Data shown ▸
-.-.-

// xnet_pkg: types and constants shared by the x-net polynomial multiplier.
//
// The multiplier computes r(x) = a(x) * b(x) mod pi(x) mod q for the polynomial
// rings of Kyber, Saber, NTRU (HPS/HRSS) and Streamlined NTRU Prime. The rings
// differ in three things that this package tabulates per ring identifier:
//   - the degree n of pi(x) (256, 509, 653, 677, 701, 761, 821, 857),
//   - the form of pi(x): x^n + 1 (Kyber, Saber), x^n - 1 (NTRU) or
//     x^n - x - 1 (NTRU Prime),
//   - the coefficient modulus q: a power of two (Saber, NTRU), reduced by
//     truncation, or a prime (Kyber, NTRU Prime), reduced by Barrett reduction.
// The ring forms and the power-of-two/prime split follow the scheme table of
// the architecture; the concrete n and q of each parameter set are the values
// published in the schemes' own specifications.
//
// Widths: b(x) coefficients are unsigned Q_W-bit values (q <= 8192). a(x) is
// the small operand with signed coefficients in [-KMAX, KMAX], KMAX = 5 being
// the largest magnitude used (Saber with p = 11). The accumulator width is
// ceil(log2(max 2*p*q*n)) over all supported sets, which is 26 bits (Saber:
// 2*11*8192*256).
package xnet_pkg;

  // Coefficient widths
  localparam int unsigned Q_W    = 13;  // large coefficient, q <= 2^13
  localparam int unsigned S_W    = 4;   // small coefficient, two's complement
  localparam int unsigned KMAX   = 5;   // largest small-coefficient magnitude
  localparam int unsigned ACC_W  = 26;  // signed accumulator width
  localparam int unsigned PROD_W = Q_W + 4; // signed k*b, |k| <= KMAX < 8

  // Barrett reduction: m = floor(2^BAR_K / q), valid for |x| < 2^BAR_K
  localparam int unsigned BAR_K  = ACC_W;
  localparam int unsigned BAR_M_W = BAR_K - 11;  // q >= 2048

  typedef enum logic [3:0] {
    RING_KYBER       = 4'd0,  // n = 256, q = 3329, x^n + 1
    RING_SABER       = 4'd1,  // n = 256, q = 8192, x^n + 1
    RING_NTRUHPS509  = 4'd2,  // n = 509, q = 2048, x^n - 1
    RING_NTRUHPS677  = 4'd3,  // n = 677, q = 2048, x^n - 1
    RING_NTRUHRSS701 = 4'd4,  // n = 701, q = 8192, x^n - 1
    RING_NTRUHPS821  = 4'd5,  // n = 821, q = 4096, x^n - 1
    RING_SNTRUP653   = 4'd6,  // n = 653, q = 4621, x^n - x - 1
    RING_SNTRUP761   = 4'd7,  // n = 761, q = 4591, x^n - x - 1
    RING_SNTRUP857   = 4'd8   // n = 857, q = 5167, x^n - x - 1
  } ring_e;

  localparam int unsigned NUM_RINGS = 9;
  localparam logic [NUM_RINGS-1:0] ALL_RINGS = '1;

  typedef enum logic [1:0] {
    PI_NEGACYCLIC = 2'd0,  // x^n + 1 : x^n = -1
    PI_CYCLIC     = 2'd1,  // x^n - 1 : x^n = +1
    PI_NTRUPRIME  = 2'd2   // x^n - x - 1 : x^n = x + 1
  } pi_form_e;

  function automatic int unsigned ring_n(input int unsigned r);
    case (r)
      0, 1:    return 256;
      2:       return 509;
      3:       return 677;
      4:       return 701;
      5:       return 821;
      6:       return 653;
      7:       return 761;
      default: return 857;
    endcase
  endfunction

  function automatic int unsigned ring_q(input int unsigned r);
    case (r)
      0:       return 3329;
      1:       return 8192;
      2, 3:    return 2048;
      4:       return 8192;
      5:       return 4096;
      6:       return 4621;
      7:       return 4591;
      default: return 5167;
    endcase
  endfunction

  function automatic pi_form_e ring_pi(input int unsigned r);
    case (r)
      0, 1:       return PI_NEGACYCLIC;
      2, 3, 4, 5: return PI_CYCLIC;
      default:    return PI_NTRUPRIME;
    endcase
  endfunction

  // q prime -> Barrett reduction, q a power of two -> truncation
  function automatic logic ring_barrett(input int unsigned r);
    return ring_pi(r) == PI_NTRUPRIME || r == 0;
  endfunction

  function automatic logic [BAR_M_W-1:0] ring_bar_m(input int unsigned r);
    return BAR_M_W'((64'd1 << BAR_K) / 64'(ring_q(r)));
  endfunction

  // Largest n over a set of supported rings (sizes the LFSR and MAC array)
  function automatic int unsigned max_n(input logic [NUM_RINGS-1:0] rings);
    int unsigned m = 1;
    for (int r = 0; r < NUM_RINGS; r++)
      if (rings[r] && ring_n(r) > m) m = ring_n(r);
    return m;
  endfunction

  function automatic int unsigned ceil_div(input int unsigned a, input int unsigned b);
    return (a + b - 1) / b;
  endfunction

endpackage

-.-.-

Task prompt ▸ Report each line in the data that holds the word "coefficients".

Completed exercise ▸
// Widths: b(x) coefficients are unsigned Q_W-bit values (q <= 8192). a(x) is
// the small operand with signed coefficients in [-KMAX, KMAX], KMAX = 5 being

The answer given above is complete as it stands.